Our very first kidding a single buckling presented this way, and he was a big baby too <not this big!>.

I sent my 5yo in the house, and saw the babies tongue turning blue. Snow White was screaming but wasn't pushing. So I said a little prayer, and grabbed the babies leg and pulled. As soon as I started to pull it's like Snow White knew what I was doing and suddenly she was pushing as hard as she could. <Meanwhile the other goats, especially Madison were going crazy outside with worry!>
A few very hard pushes/pulls and me and Snow White got her out!

Well, her cord broke prematurely, it was long but bleeding more than I felt comfortable with, and couldn't find my dental floss!! :hair: I keep some string out in the barn, so I just used a piece of that to tie it off.

Once she was out, she was just fine, and seemed ticked off that it took so long to get her out because she was HUNGRY :laugh:

Anyway, it was tense for a few minutes, but all went well. Her ear tips are folded up, so we'll work on trying to straighten them out a bit. Doesn't surprise me since she was so big.

We didn't get to weigh her until she was about 4 hours old.

13 POUNDS!!!!! HOLY COW SNOW WHITE LOL!!!!

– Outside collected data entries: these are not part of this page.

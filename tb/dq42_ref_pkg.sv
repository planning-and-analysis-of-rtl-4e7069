// dq42_ref_pkg: behavioural reference model for the testbenches.
//
// Written independently of the RTL structure: compressors are described by
// their arithmetic (counts of ones) and by the output rules of each
// approximate part, and the multiplier tree is evaluated column by column on
// integer arrays. Variants are plain integers here: 1..4 = DQ4:2C1..C4,
// 5 = mixed (C1 below the split column, C4 from it up), 0 = exact cell.
package dq42_ref_pkg;

  typedef struct packed {
    bit sum;
    bit carry;
    bit cout;
  } comp_t;

  // Exact 4:2 compressor from the counts: cout takes one pair out of
  // a1+a2+a3, carry one pair out of what is left plus a4 and cin.
  function automatic comp_t comp_exact(bit a1, bit a2, bit a3, bit a4, bit cin);
    comp_t r;
    int t1, t2;
    t1 = int'(a1) + int'(a2) + int'(a3);
    r.cout  = (t1 >= 2);
    t2 = (t1 % 2) + int'(a4) + int'(cin);
    r.carry = (t2 >= 2);
    r.sum   = (t2 % 2) != 0;
    return r;
  endfunction

  // Approximate parts (cin is not used in approximate mode).
  function automatic comp_t comp_approx(int v, bit a1, bit a2, bit a3, bit a4);
    comp_t r;
    r = '0;
    case (v)
      1: begin r.sum = a1; r.carry = a4; end
      2: begin r.sum = a1; r.carry = a4; r.cout = a3; end
      3: begin r.sum = (a1 != a2) || (a3 != a4); r.carry = a4; end
      4: begin r.sum = (a1 != a2) || (a3 != a4);
               r.carry = (a1 && a2) || (a3 && a4); end
      default: ;
    endcase
    return r;
  endfunction

  function automatic comp_t comp(int v, bit exact, bit a1, bit a2, bit a3, bit a4, bit cin);
    if (v == 0 || exact) return comp_exact(a1, a2, a3, a4, cin);
    return comp_approx(v, a1, a2, a3, a4);
  endfunction

  // One compressor row over W columns. rows[k][j] is bit j of row k;
  // occ[k][j] says whether that position can hold a bit. A column gets the
  // multiplier's variant only when all four positions can hold a bit.
  function automatic void comp_row(int v, bit exact, int col_off, int split,
                                   bit rows[4][64], bit occ[4][64], int w,
                                   output bit s[64], output bit c[64]);
    bit cin;
    comp_t r;
    int vv;
    cin = 0;
    for (int j = 0; j < 64; j++) begin s[j] = 0; c[j] = 0; end
    for (int j = 0; j < w; j++) begin
      vv = 0;
      if (occ[0][j] && occ[1][j] && occ[2][j] && occ[3][j]) begin
        vv = v;
        if (v == 5) vv = (col_off + j < split) ? 1 : 4;
      end
      r = comp(vv, exact, rows[0][j], rows[1][j], rows[2][j], rows[3][j], cin);
      s[j] = r.sum;
      if (j + 1 < w) c[j+1] = r.carry;
      cin = r.cout;
    end
  endfunction

  function automatic longint unsigned bits_to_int(bit x[64], int w);
    longint unsigned r;
    r = 0;
    for (int j = 0; j < w; j++) if (x[j]) r |= (64'd1 << j);
    return r;
  endfunction

  // 8x8 multiplier: partial products, two compressor stages, exact add.
  function automatic int unsigned mul8(int v, bit exact, int col_off, int split,
                                       bit [7:0] a, bit [7:0] b);
    bit rows[4][64], occ[4][64];
    bit sa[64], ca[64], sb[64], cb[64], s2[64], c2[64];
    bit oa[64], ob[64];
    for (int g = 0; g < 2; g++) begin
      for (int k = 0; k < 4; k++)
        for (int j = 0; j < 64; j++) begin
          int i;
          i = 4*g + k;
          occ[k][j]  = (j >= i) && (j < i + 8);
          rows[k][j] = occ[k][j] ? (a[j-i] & b[i]) : 1'b0;
        end
      if (g == 0) comp_row(v, exact, col_off, split, rows, occ, 16, sa, ca);
      else        comp_row(v, exact, col_off, split, rows, occ, 16, sb, cb);
    end
    // where the stage-1 outputs can be non-zero: sum up to one column above
    // the group's last partial-product column, carry up to two above
    for (int j = 0; j < 64; j++) begin
      oa[j] = (j <= 11);        // group 0 spans columns 0..10
      ob[j] = (j >= 4);         // group 1 spans columns 4..14
    end
    for (int j = 0; j < 64; j++) begin
      rows[0][j] = sa[j]; occ[0][j] = oa[j] && (j <= 11);
      rows[1][j] = ca[j]; occ[1][j] = (j >= 1) && (j <= 12);
      rows[2][j] = sb[j]; occ[2][j] = ob[j] && (j <= 15);
      rows[3][j] = cb[j]; occ[3][j] = (j >= 5);
    end
    comp_row(v, exact, col_off, split, rows, occ, 16, s2, c2);
    return int'((bits_to_int(s2, 16) + bits_to_int(c2, 16)) & 64'hFFFF);
  endfunction

  function automatic int unsigned mul16(int v, bit exact, int col_off, int split,
                                        bit [15:0] a, bit [15:0] b);
    longint unsigned r;
    r = longint'(mul8(v, exact, col_off,      split, a[7:0],  b[7:0]))
      + (longint'(mul8(v, exact, col_off + 8,  split, a[7:0],  b[15:8])) << 8)
      + (longint'(mul8(v, exact, col_off + 8,  split, a[15:8], b[7:0]))  << 8)
      + (longint'(mul8(v, exact, col_off + 16, split, a[15:8], b[15:8])) << 16);
    return int'(r & 64'hFFFF_FFFF);
  endfunction

  function automatic longint unsigned mul32(int v, bit exact, bit [31:0] a, bit [31:0] b);
    longint unsigned r;
    r = longint'(mul16(v, exact, 0,  32, a[15:0],  b[15:0]))
      + (longint'(mul16(v, exact, 16, 32, a[15:0],  b[31:16])) << 16)
      + (longint'(mul16(v, exact, 16, 32, a[31:16], b[15:0]))  << 16)
      + (longint'(mul16(v, exact, 32, 32, a[31:16], b[31:16])) << 32);
    return r;
  endfunction

endpackage
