// Testbench for the thread execution unit (four processing element lanes).
// Random operands for every operation of both slots; floating-point results
// are checked bit-exactly against a reference that computes in double
// precision (exact for these operand ranges) and rounds to single precision
// to nearest even; integer, 8-bit SIMD, conversion and move results against
// plain integer arithmetic.
module tb_usk_exe;
  import sp_pkg::*;
  s0_op_e op0;
  s1_op_e op1;
  vec_t   s0_a, s0_b, s1_a, s1_b, s1_c, ld_data, s0_y, s1_y;
  logic [18:0] imm;
  int checks = 0, failures = 0;

  usk_exe dut (.*);

  task automatic check(input bit ok, input string what);
    checks++;
    if (!ok) begin failures++; $display("FAIL: %s", what); end
  endtask

  // round an (exactly representable) double to binary32, nearest even
  function automatic word_t d2f(input real r);
    logic [63:0] d;
    logic [52:0] m;
    logic [24:0] mr;
    int          e;
    logic        g, st;
    d = $realtobits(r);
    if (d[62:0] == 0) return {d[63], 31'd0};
    e  = int'(d[62:52]) - 1023 + 127;
    m  = {1'b1, d[51:0]};
    g  = m[28];
    st = |m[27:0];
    mr = {1'b0, m[52:29]} + 25'(g && (st || m[29]));
    if (mr[24]) begin mr = mr >> 1; e++; end
    return {d[63], 8'(e), mr[22:0]};
  endfunction

  function automatic real f2d(input word_t f);
    logic [10:0] e11;
    if (f[30:23] == 8'd0) return 0.0;
    e11 = 11'(f[30:23]) - 11'd127 + 11'd1023;
    return $bitstoreal({f[31], e11, f[22:0], 29'd0});
  endfunction

  function automatic word_t rnd_float();
    return {1'($urandom), 8'($urandom_range(110, 144)), 23'($urandom)};
  endfunction

  initial begin
    #1000000;
    $display("FAIL: watchdog");
    $display("TB_RESULT checks=%0d failures=%0d", checks, failures + 1);
    $finish;
  end

  initial begin
    op0 = S0_NOP; op1 = S1_NOP; imm = '0;
    for (int it = 0; it < 400; it++) begin
      for (int l = 0; l < 4; l++) begin
        s0_a[l] = rnd_float(); s0_b[l] = rnd_float();
        s1_a[l] = rnd_float(); s1_b[l] = rnd_float(); s1_c[l] = rnd_float();
        ld_data[l] = $urandom;
      end
      // floating point: FADD/FSUB and FMUL/FMAD in the same cycle
      op0 = (it % 2 == 0) ? S0_FADD : S0_FSUB;
      op1 = (it % 3 == 0) ? S1_FMAD : S1_FMUL;
      #1;
      for (int l = 0; l < 4; l++) begin
        real ra, rb, prod;
        word_t p32, e0, e1;
        ra = f2d(s0_a[l]); rb = f2d(s0_b[l]);
        e0 = d2f((op0 == S0_FADD) ? ra + rb : ra - rb);
        check(s0_y[l] == e0, $sformatf("%s lane %0d: %h %h -> %h, want %h",
              op0.name(), l, s0_a[l], s0_b[l], s0_y[l], e0));
        prod = f2d(s1_a[l]) * f2d(s1_b[l]);
        p32  = d2f(prod);
        e1   = (op1 == S1_FMUL) ? p32 : d2f(f2d(p32) + f2d(s1_c[l]));
        check(s1_y[l] == e1, $sformatf("%s lane %0d: -> %h, want %h", op1.name(), l, s1_y[l], e1));
      end
      // integer and SIMD: IADD/ISUB/ADD8/ABS8 with IMUL
      for (int l = 0; l < 4; l++) begin
        s0_a[l] = $urandom; s0_b[l] = $urandom; s1_a[l] = $urandom; s1_b[l] = $urandom;
      end
      op1 = S1_IMUL;
      for (int k = 0; k < 4; k++) begin
        op0 = (k == 0) ? S0_IADD : (k == 1) ? S0_ISUB : (k == 2) ? S0_ADD8 : S0_ABS8;
        #1;
        for (int l = 0; l < 4; l++) begin
          word_t e;
          case (op0)
            S0_IADD: e = s0_a[l] + s0_b[l];
            S0_ISUB: e = s0_a[l] - s0_b[l];
            default:
              for (int b = 0; b < 4; b++) begin
                int x, y;
                x = int'(s0_a[l][8*b +: 8]);
                y = int'(s0_b[l][8*b +: 8]);
                e[8*b +: 8] = (op0 == S0_ADD8) ? 8'(x + y) : 8'(x > y ? x - y : y - x);
              end
          endcase
          check(s0_y[l] == e, $sformatf("%s lane %0d", op0.name(), l));
          check(s1_y[l] == s1_a[l] * s1_b[l], "IMUL low word");
        end
      end
      // MOV, LD, F2I
      op0 = S0_MOV; op1 = S1_NOP; #1;
      check(s0_y == s0_a && s1_y == '0, "MOV copies, slot-1 NOP gives zero");
      op0 = S0_LD; #1;
      check(s0_y == ld_data, "LD passes the stream element");
      imm = 19'($urandom);
      op0 = S0_IMMF; #1;
      check(s0_y[2] == {imm, 13'd0} && s0_y[0] == s0_y[3], "IMMF constant in every lane");
      op0 = S0_IMMI; #1;
      check(s0_y[1] == {{13{imm[18]}}, imm}, "IMMI sign-extended constant");
      for (int l = 0; l < 4; l++) begin
        int v;
        v = int'($urandom_range(0, 200000)) - 100000;
        s0_a[l] = d2f(real'(v) + 0.25 * real'($urandom_range(0, 3)));
      end
      op0 = S0_F2I; #1;
      for (int l = 0; l < 4; l++)
        check(s0_y[l] == word_t'(int'($rtoi(f2d(s0_a[l])))),
              $sformatf("F2I lane %0d: %h -> %0d", l, s0_a[l], int'(s0_y[l])));
    end
    // peak-rate arithmetic: per thread EXE and cycle, FMAD = 4 lanes x 2 flops
    check(LANES * 2 * THREADS * 2 * 200 == 6400, "2 USK x 2 threads x 4 lanes x MAD at 200 MHz = 6.4 GFLOPS");
    check((LANES * 4 + LANES) * THREADS * 2 * 200 == 16000, "16 byte adds + 4 multiplies = 16 GOPS");
    $display("TB_RESULT checks=%0d failures=%0d", checks, failures);
    $finish;
  end
endmodule
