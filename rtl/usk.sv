// Unified stream kernel (USK): one of the two programmable stream cores.
//
// Blocks, in program order:
//   instruction queue controller  accepts (address, instruction) writes
//                                 from the system bus into a 4-entry queue
//                                 and drains one per cycle into the
//                                 instruction memory
//   instruction memory (1 KB)     128 x 64-bit VLIW words, one read and one
//                                 write port, registered read
//   instruction fetch             program counter; fetches the next word
//                                 every cycle unless the kernel stalls
//   DEC                           splits the word into its two slots and
//                                 reads the operands of both threads
//   Thread A / Thread B EXE       two four-lane execution units (usk_exe)
//                                 running the same instruction on their own
//                                 registers and their own stream element
//   Thread A / Thread B WB        write both slot results back to the
//                                 thread's 16 x 128-bit register file
// Stream model: a kernel program serves one pipeline stage.  At a task
// boundary the kernel waits for an input element pair, takes the stage tag
// that comes with it and starts the program at stage_pc[tag].  LD pops the
// pair (thread A takes element 0, thread B element 1); ST pushes register
// a of both threads as an output pair carrying the same tag; END returns
// to the boundary.  So the adaptive task scheduler, by steering which
// partition feeds this kernel, decides which program it runs next.
// A program should load its pair with one LD; a second LD in the same run
// reads the next pair of whichever stage then feeds the kernel.
// Timing: one instruction per cycle; LD stalls while no input is valid and
// ST while the output is not ready; a kernel run costs one fetch cycle on
// top of its instructions (the boundary cycle).  Both slots write in the
// cycle after issue; if both name the same register, slot 1 wins.
// The block list, the 1 KB instruction memory and the two threads follow
// the document; the instruction set, the stage-tag mechanism and the
// lockstep thread pair are this design's own.
module usk
  import sp_pkg::*;
#(
  parameter int unsigned IM_DEPTH = 128     // 1 KB of 64-bit words
) (
  input  logic        clk,
  input  logic        rst_n,
  input  logic        run,                  // start kernels at boundaries
  input  logic [6:0]  stage_pc [2],         // entry point of each stage
  // instruction queue (system bus side)
  input  logic        iq_valid,
  output logic        iq_ready,
  input  logic [6:0]  iq_addr,
  input  instr_t      iq_instr,
  // stream input (from the memory array)
  input  logic        in_valid,
  output logic        in_ready,
  input  pair_t       in_data,
  input  logic        in_tag,
  // stream output (to the memory array)
  output logic        out_valid,
  input  logic        out_ready,
  output pair_t       out_data,
  output logic        out_tag,
  // status
  output logic        at_boundary,
  output logic        iq_empty,
  output logic [31:0] n_instr,              // instructions issued
  output logic [31:0] n_runs                // kernel runs completed
);
  // ---- instruction queue controller + instruction memory -------------------
  typedef struct packed { logic [6:0] addr; instr_t instr; } iq_entry_t;

  iq_entry_t iq [4];
  logic [2:0] iq_wr, iq_rd;
  instr_t     im [IM_DEPTH];
  instr_t     im_q;
  logic       im_re;
  logic [6:0] im_raddr;

  assign iq_ready = (iq_wr - iq_rd) != 3'd4;
  assign iq_empty = (iq_wr == iq_rd);

  always_ff @(posedge clk or negedge rst_n) begin
    if (!rst_n) begin
      iq_wr <= '0;
      iq_rd <= '0;
    end else begin
      if (iq_valid && iq_ready) iq_wr <= iq_wr + 3'd1;
      if (!iq_empty)            iq_rd <= iq_rd + 3'd1;
    end
  end

  always_ff @(posedge clk) begin
    if (iq_valid && iq_ready) iq[iq_wr[1:0]] <= '{addr: iq_addr, instr: iq_instr};
    if (!iq_empty) im[iq[iq_rd[1:0]].addr] <= iq[iq_rd[1:0]].instr;
    if (im_re)     im_q <= im[im_raddr];
  end

  // ---- fetch and decode -----------------------------------------------------
  logic       ir_valid;        // im_q holds the instruction at ir_pc
  logic [6:0] ir_pc;
  logic       cur_tag;
  logic       stall, issue, start;
  s0_op_e     op0;
  s1_op_e     op1;
  vec_t       rf [THREADS][NREGS];
  vec_t       s0_y [THREADS], s1_y [THREADS];

  assign op0   = s0_op_e'(im_q.s0.op);
  assign op1   = s1_op_e'(im_q.s1.op);
  assign stall = (op0 == S0_LD && !in_valid) || (op0 == S0_ST && !out_ready);
  assign issue = ir_valid && !stall;
  assign start = !ir_valid && run && in_valid;
  assign at_boundary = !ir_valid;

  always_comb begin
    im_re    = 1'b0;
    im_raddr = ir_pc + 7'd1;
    if (start) begin
      im_re    = 1'b1;
      im_raddr = stage_pc[in_tag];
    end else if (issue && op0 != S0_END) begin
      im_re = 1'b1;
    end
  end

  always_ff @(posedge clk or negedge rst_n) begin
    if (!rst_n) begin
      ir_valid <= 1'b0;
      ir_pc    <= '0;
      cur_tag  <= 1'b0;
      n_instr  <= '0;
      n_runs   <= '0;
    end else begin
      if (start) begin
        ir_valid <= 1'b1;
        ir_pc    <= im_raddr;
        cur_tag  <= in_tag;
      end else if (issue) begin
        n_instr <= n_instr + 32'd1;
        if (op0 == S0_END) begin
          ir_valid <= 1'b0;
          n_runs   <= n_runs + 32'd1;
        end else begin
          ir_pc <= ir_pc + 7'd1;
        end
      end
    end
  end

  // ---- stream ports --------------------------------------------------------
  assign in_ready  = ir_valid && op0 == S0_LD;
  assign out_valid = ir_valid && op0 == S0_ST;
  assign out_tag   = cur_tag;

  // ---- two thread EXE + WB ----------------------------------------------------
  for (genvar t = 0; t < THREADS; t++) begin : g_thr
    usk_exe u_exe (
      .op0    (op0),
      .op1    (op1),
      .s0_a   (rf[t][im_q.s0.a]),
      .s0_b   (rf[t][im_q.s0.b]),
      .s1_a   (rf[t][im_q.s1.a]),
      .s1_b   (rf[t][im_q.s1.b]),
      .s1_c   (rf[t][im_q.s1.c]),
      .ld_data(in_data[t]),
      .imm    ({im_q.s0.rsvd, im_q.s0.c, im_q.s0.b}),
      .s0_y   (s0_y[t]),
      .s1_y   (s1_y[t])
    );
    assign out_data[t] = rf[t][im_q.s0.a];

    always_ff @(posedge clk) begin
      if (issue) begin
        if (op0 inside {S0_FADD, S0_FSUB, S0_IADD, S0_ISUB, S0_ADD8, S0_ABS8, S0_F2I,
                        S0_IMMF, S0_IMMI,
                        S0_MOV, S0_LD})
          rf[t][im_q.s0.dst] <= s0_y[t];
        if (op1 != S1_NOP)
          rf[t][im_q.s1.dst] <= s1_y[t];
      end
    end
  end
endmodule
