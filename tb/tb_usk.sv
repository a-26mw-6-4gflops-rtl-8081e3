// Testbench for a unified stream kernel.
// Loads two small stage programs through the instruction queue, then feeds
// tagged element pairs and checks that each pair runs the program of its
// stage on both threads, that results come out in order with the right tag
// and values (FP32 multiply-add on stage 0; integer add and multiply in the
// two slots of one word on stage 1), that LD and ST stall on empty input
// and full output, and that a stage-0 run costs its six instructions plus
// one boundary cycle.
module tb_usk;
  import sp_pkg::*;
  logic        clk = 1'b0, rst_n, run;
  logic [6:0]  stage_pc [2];
  logic        iq_valid, iq_ready, in_valid, in_ready, in_tag;
  logic        out_valid, out_ready, out_tag, at_boundary, iq_empty;
  logic [6:0]  iq_addr;
  instr_t      iq_instr;
  pair_t       in_data, out_data;
  logic [31:0] n_instr, n_runs;
  int checks = 0, failures = 0;

  always #5 clk = ~clk;
  usk dut (.*);

  task automatic check(input bit ok, input string what);
    checks++;
    if (!ok) begin failures++; $display("FAIL: %s", what); end
  endtask

  function automatic slot_t sl(input int op, input int d, input int a, input int b, input int c);
    slot_t s;
    s = '{op: 5'(op), dst: 4'(d), a: 4'(a), b: 4'(b), c: 4'(c), rsvd: '0};
    return s;
  endfunction
  function automatic slot_t imm(input int op, input int d, input logic [18:0] v);
    slot_t s;
    s = '{op: 5'(op), dst: 4'(d), a: 4'd0, b: v[3:0], c: v[7:4], rsvd: v[18:8]};
    return s;
  endfunction

  task automatic load(input int addr, input slot_t s0, input slot_t s1);
    iq_valid = 1; iq_addr = 7'(addr); iq_instr = '{s1: s1, s0: s0};
    do @(posedge clk); while (!iq_ready);
    #1; iq_valid = 0;
  endtask

  // reference values
  // binary32 <-> double, for the floating-point reference
  function automatic real f2d(input word_t f);
    logic [10:0] e11;
    if (f[30:23] == 8'd0) return 0.0;
    e11 = 11'(f[30:23]) - 11'd127 + 11'd1023;
    return $bitstoreal({f[31], e11, f[22:0], 29'd0});
  endfunction

  function automatic word_t d2f(input real r);       // round to nearest even
    logic [63:0] d;
    logic [52:0] m;
    logic [24:0] mr;
    int          e;
    d = $realtobits(r);
    if (d[62:0] == 0) return {d[63], 31'd0};
    e  = int'(d[62:52]) - 1023 + 127;
    m  = {1'b1, d[51:0]};
    mr = {1'b0, m[52:29]} + 25'(m[28] && ((|m[27:0]) || m[29]));
    if (mr[24]) begin mr = mr >> 1; e++; end
    return {d[63], 8'(e), mr[22:0]};
  endfunction

  // stage-0 program: x * 2.0 + 1.0 (exact in double for the operand range)
  function automatic word_t stage0_ref(input word_t x);
    return d2f(f2d(x) * 2.0 + 1.0);
  endfunction

  function automatic pair_t ref_pair(input pair_t p, input int kind);
    pair_t e;
    for (int t = 0; t < 2; t++)
      for (int l = 0; l < 4; l++)
        case (kind)
          0:       e[t][l] = stage0_ref(p[t][l]);
          1:       e[t][l] = p[t][l] + 32'd7;
          default: e[t][l] = p[t][l] * p[t][l];
        endcase
    return e;
  endfunction

  pair_t  exp_arr [256];
  logic   exp_tag [256];
  int     exp_wr = 0, exp_rd = 0;

  task automatic expect_out(input pair_t e, input logic tag);
    exp_arr[exp_wr % 256] = e;
    exp_tag[exp_wr % 256] = tag;
    exp_wr++;
  endtask
  int     n_out = 0;

  always @(posedge clk) begin
    if (out_valid && out_ready) begin
      check(exp_rd < exp_wr, "output expected");
      if (exp_rd < exp_wr) begin
        check(out_data == exp_arr[exp_rd % 256],
              $sformatf("output %0d data %h want %h", n_out, out_data, exp_arr[exp_rd % 256]));
        check(out_tag == exp_tag[exp_rd % 256], $sformatf("output %0d tag", n_out));
        exp_rd++;
      end
      n_out++;
    end
  end

  bit bp = 0;
  always @(posedge clk) out_ready <= bp ? ($urandom_range(0, 3) != 0) : 1'b1;

  task automatic feed(input bit tag, input pair_t p);
    in_valid = 1; in_tag = tag; in_data = p;
    #1;
    while (!in_ready) begin @(posedge clk); #1; end
    @(posedge clk); #1;
    in_valid = 0;
  endtask

  initial begin
    #1000000;
    $display("FAIL: watchdog");
    $display("TB_RESULT checks=%0d failures=%0d", checks, failures + 1);
    $finish;
  end

  initial begin
    int t0, cyc;
    pair_t p;
    bit    tag;
    rst_n = 0; run = 0; iq_valid = 0; in_valid = 0; in_tag = 0; in_data = '0;
    iq_addr = '0; iq_instr = '0;
    stage_pc[0] = 7'd0; stage_pc[1] = 7'd16;
    repeat (2) @(posedge clk);
    rst_n = 1; #1;
    // stage 0: r2 = r1 * 2.0 + 1.0
    load(0, imm(S0_IMMF, 3, 19'h20000), sl(S1_NOP, 0, 0, 0, 0));   // 2.0
    load(1, imm(S0_IMMF, 4, 19'h1fc00), sl(S1_NOP, 0, 0, 0, 0));   // 1.0
    load(2, sl(S0_LD, 1, 0, 0, 0),      sl(S1_NOP, 0, 0, 0, 0));
    load(3, sl(S0_NOP, 0, 0, 0, 0),     sl(S1_FMAD, 2, 1, 3, 4));
    load(4, sl(S0_ST, 0, 2, 0, 0),      sl(S1_NOP, 0, 0, 0, 0));
    load(5, sl(S0_END, 0, 0, 0, 0),     sl(S1_NOP, 0, 0, 0, 0));
    // stage 1: r2 = r1 + 7 and r6 = r1 * r1 in one word; output both
    load(16, imm(S0_IMMI, 5, 19'd7),    sl(S1_NOP, 0, 0, 0, 0));
    load(17, sl(S0_LD, 1, 0, 0, 0),     sl(S1_NOP, 0, 0, 0, 0));
    load(18, sl(S0_IADD, 2, 1, 5, 0),   sl(S1_IMUL, 6, 1, 1, 0));
    load(19, sl(S0_ST, 0, 2, 0, 0),     sl(S1_NOP, 0, 0, 0, 0));
    load(20, sl(S0_ST, 0, 6, 0, 0),     sl(S1_NOP, 0, 0, 0, 0));
    load(21, sl(S0_END, 0, 0, 0, 0),    sl(S1_NOP, 0, 0, 0, 0));
    repeat (3) @(posedge clk); #1;
    check(iq_empty && at_boundary && n_instr == 0, "programs loaded, kernel idle without run");

    run = 1;
    for (int i = 0; i < 40; i++) begin
      tag = $urandom_range(0, 1);
      for (int t = 0; t < 2; t++)
        for (int l = 0; l < 4; l++)
          p[t][l] = tag ? $urandom_range(0, 60000)
                        : {1'($urandom), 8'($urandom_range(115, 140)), 23'($urandom)};
      if (!tag) begin
        expect_out(ref_pair(p, 0), 1'b0);
      end else begin
        expect_out(ref_pair(p, 1), 1'b1);
        expect_out(ref_pair(p, 2), 1'b1);
      end
      bp = 1;                // output back-pressure now and then
      feed(tag, p);
    end
    bp = 0;
    repeat (20) @(posedge clk); #1;
    check(exp_rd == exp_wr, "every expected output produced");
    check(n_runs == 40, $sformatf("40 kernel runs, got %0d", n_runs));

    // rate: stage-0 runs back to back take 6 instructions + 1 boundary cycle
    for (int i = 0; i < 10; i++) begin
      pair_t e;
      for (int t = 0; t < 2; t++) for (int l = 0; l < 4; l++) e[t][l] = 32'h40400000;  // 3.0
      expect_out(e, 1'b0);
    end
    in_valid = 1; in_tag = 0; in_data = '0;
    for (int t = 0; t < 2; t++) for (int l = 0; l < 4; l++) in_data[t][l] = 32'h3f800000;
    @(posedge clk); #1;
    t0 = int'(n_runs);
    cyc = 0;
    while (int'(n_runs) < t0 + 10) begin @(posedge clk); #1; cyc++; end
    in_valid = 0;
    check(cyc >= 69 && cyc <= 71, $sformatf("10 stage-0 runs in %0d cycles (7 each)", cyc));
    repeat (20) @(posedge clk);
    // LD stalls with no input
    #1;
    check(at_boundary, "waits at the boundary with no input");
    $display("TB_RESULT checks=%0d failures=%0d", checks, failures);
    $finish;
  end
endmodule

She belongs to my 5yo daughter, who named her Sparkles. But later when we went back out she said she wants to call her Cupcake Sparkles, so that will be her registered name <50% Boer>.

Snow White in labor 


















A few minutes after she was out, I grabbed the camera for a couple of quick pics



















I had to leave once everything was good, and quiet so I could run a few errands before it got late. So when she was about 4 1/2 hours old we got some 'dry' pics









































































A couple of videos I uploaded to flickr. First one is when the kid was presenting and I knew she needed help, so when I stopped it that's when I went in to help. 

__
https://flic.kr/p/6799177280

Just a short video after she was born. 

__
https://flic.kr/p/6799392094

I only have video on my DSLR camera, and the files are HUGE even in low quality, wish I could upload some of the others, I'll have to try <100MB+ for 1-2 minutes!!>.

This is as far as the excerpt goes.